A systematic review including 9 studies with a total of 849 subjects was abstracted in DARE. Furosemide at doses of 1 or 2.5 mg/hour (intravenous infusion) or 80 mg (single intravenous bolus) in the prevention trials and 600 to 3400 mg/day in the treatment trials was compared to placebo. Outcome measures not significantly different after furosemide treatment were in-hospital mortality (RR 1.11, 95% CI 0.92 to 1.33), risk for requiring renal replacement therapy or dialysis (RR 0.99, 95% CI 0.80 to 1.22), number of dialysis sessions required (weight mean difference, WMD -0.48 sessions, 95% CI -1.45 to 0.50), and proportion of patients with persistent oliguria (urine output < 500 ml/day: RR 0.54, 95% CI 0.18 to 1.61). Stratifying studies that used furosemide to prevent or treat acute renal failure did not change the results on mortality and the risk for requiring dialysis. High-dose furosemide (1 to 3.4 g/day) was associated with a suggestion of an increased risk of temporary deafness and tinnitus (RR 3.97, 95% CI 1.00 to 15.78).

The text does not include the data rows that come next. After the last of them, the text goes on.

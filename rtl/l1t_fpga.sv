// l1t_fpga: L1 trigger link control FPGA of the board.
//
// Receives the cluster lists of the N preprocessor FPGAs on N 8-bit buses
// into N input FIFOs of 8 bit x 256 words (the FIFO block size of the
// FPGA family the board uses), assembles each event with the event
// builder into a 32-bit x 512-word output FIFO, and sends complete events
// to the L1 trigger over the S-LINK sender.  There is no throttle on this
// path; the cluster limit bounds the size of each event.  Overflow of any
// FIFO is reported in fifo_ovf (sticky until L1_Reset).
// While the 16-entry length queue is full the builder sees no free
// space and holds the next event.
module l1t_fpga #(
  parameter int unsigned N         = 16,
  parameter int unsigned IN_DEPTH  = 256,
  parameter int unsigned OUT_DEPTH = 512
) (
  input  logic                 clk,
  input  logic                 rst_n,
  input  logic                 l1_reset,
  input  logic [N-1:0][7:0]    spp_data,
  input  logic [N-1:0]         spp_valid,
  // ECS configuration
  input  logic [15:0]          link_id,
  input  logic [7:0]           board_no,
  input  logic [7:0]           cl_limit,
  input  logic                 link_reset,
  // S-LINK
  output logic [31:0]          ud,
  output logic                 uwen_n,
  input  logic                 lff_n,
  input  logic                 ldown_n,
  output logic                 ureset_n,
  // monitoring
  output logic [N+1:0]         fifo_ovf,
  output logic [31:0]          n_events,
  output logic [31:0]          n_truncated,
  output logic [31:0]          n_sync_err,
  output logic [31:0]          n_sent
);
  localparam int unsigned OCW = $clog2(OUT_DEPTH + 1);

  logic [N-1:0][7:0] in_data;
  logic [N-1:0]      in_empty, in_rd;
  logic              out_wr, out_rd, out_empty, len_wr, len_rd, len_empty;
  logic [31:0]       out_din, out_dout;
  logic [OCW-1:0]    out_count;
  logic              len_full;
  logic [15:0]       len_din, len_dout;
  logic              in_reset_unused;

  for (genvar i = 0; i < N; i++) begin : g_in
    logic                            full_unused;
    logic [$clog2(IN_DEPTH+1)-1:0]   count_unused;
    sync_fifo #(.W(8), .DEPTH(IN_DEPTH)) u_in (
      .clk, .rst_n, .clr(l1_reset),
      .wr_en(spp_valid[i]), .din(spp_data[i]),
      .rd_en(in_rd[i]), .dout(in_data[i]),
      .empty(in_empty[i]), .full(full_unused), .count(count_unused),
      .overflow(fifo_ovf[i]));
  end

  l1t_event_builder #(.N(N), .OUT_AW(OCW)) u_bld (
    .clk, .rst_n, .l1_reset, .link_id, .board_no, .limit(cl_limit),
    .in_data, .in_empty, .in_rd,
    .out_wr, .out_data(out_din), .out_free(len_full ? '0 : OCW'(OUT_DEPTH) - out_count),
    .len_wr, .len_data(len_din),
    .n_events, .n_truncated, .n_sync_err);

  logic out_full_unused;
  logic [4:0] len_count_unused;

  sync_fifo #(.W(32), .DEPTH(OUT_DEPTH)) u_out (
    .clk, .rst_n, .clr(l1_reset),
    .wr_en(out_wr), .din(out_din), .rd_en(out_rd), .dout(out_dout),
    .empty(out_empty), .full(out_full_unused), .count(out_count),
    .overflow(fifo_ovf[N]));

  sync_fifo #(.W(16), .DEPTH(16)) u_len (
    .clk, .rst_n, .clr(l1_reset),
    .wr_en(len_wr), .din(len_din), .rd_en(len_rd), .dout(len_dout),
    .empty(len_empty), .full(len_full), .count(len_count_unused),
    .overflow(fifo_ovf[N+1]));

  slink_tx u_link (
    .clk, .rst_n,
    .fifo_data(out_dout), .fifo_empty(out_empty), .fifo_rd(out_rd),
    .len_data(len_dout), .len_empty(len_empty), .len_rd,
    .link_reset, .ud, .uwen_n, .lff_n, .ldown_n, .ureset_n,
    .n_sent, .in_reset(in_reset_unused));
endmodule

In a pilot multi-center randomized blinded placebo-controlled trial adult patients with AKI were randomly allocated to furosemide bolus and infusion (n=37) or 0.9% saline placebo (n=36). Primary endpoint was worsening AKI, defined by the RIFLE criteria. Groups were similar at baseline. No differences were found in the proportion with worsening AKI (43.2% vs. 37.1%, p=0.6), kidney recovery (29.7% vs. 42.9%, p=0.3), or renal replacement therapy (27.0% s. 28.6%, p=0.8). Adverse events, mostly electrolyte abnormalities, were more common in furosemide-treated patients (p<0.001). Protocol deviations were common, due often to supplementary furosemide.
Comment: The quality of evidence is downgraded by study quality (inadequate or unclear allocation concealment in some studies) and by imprecise results (limited study size for each comparison).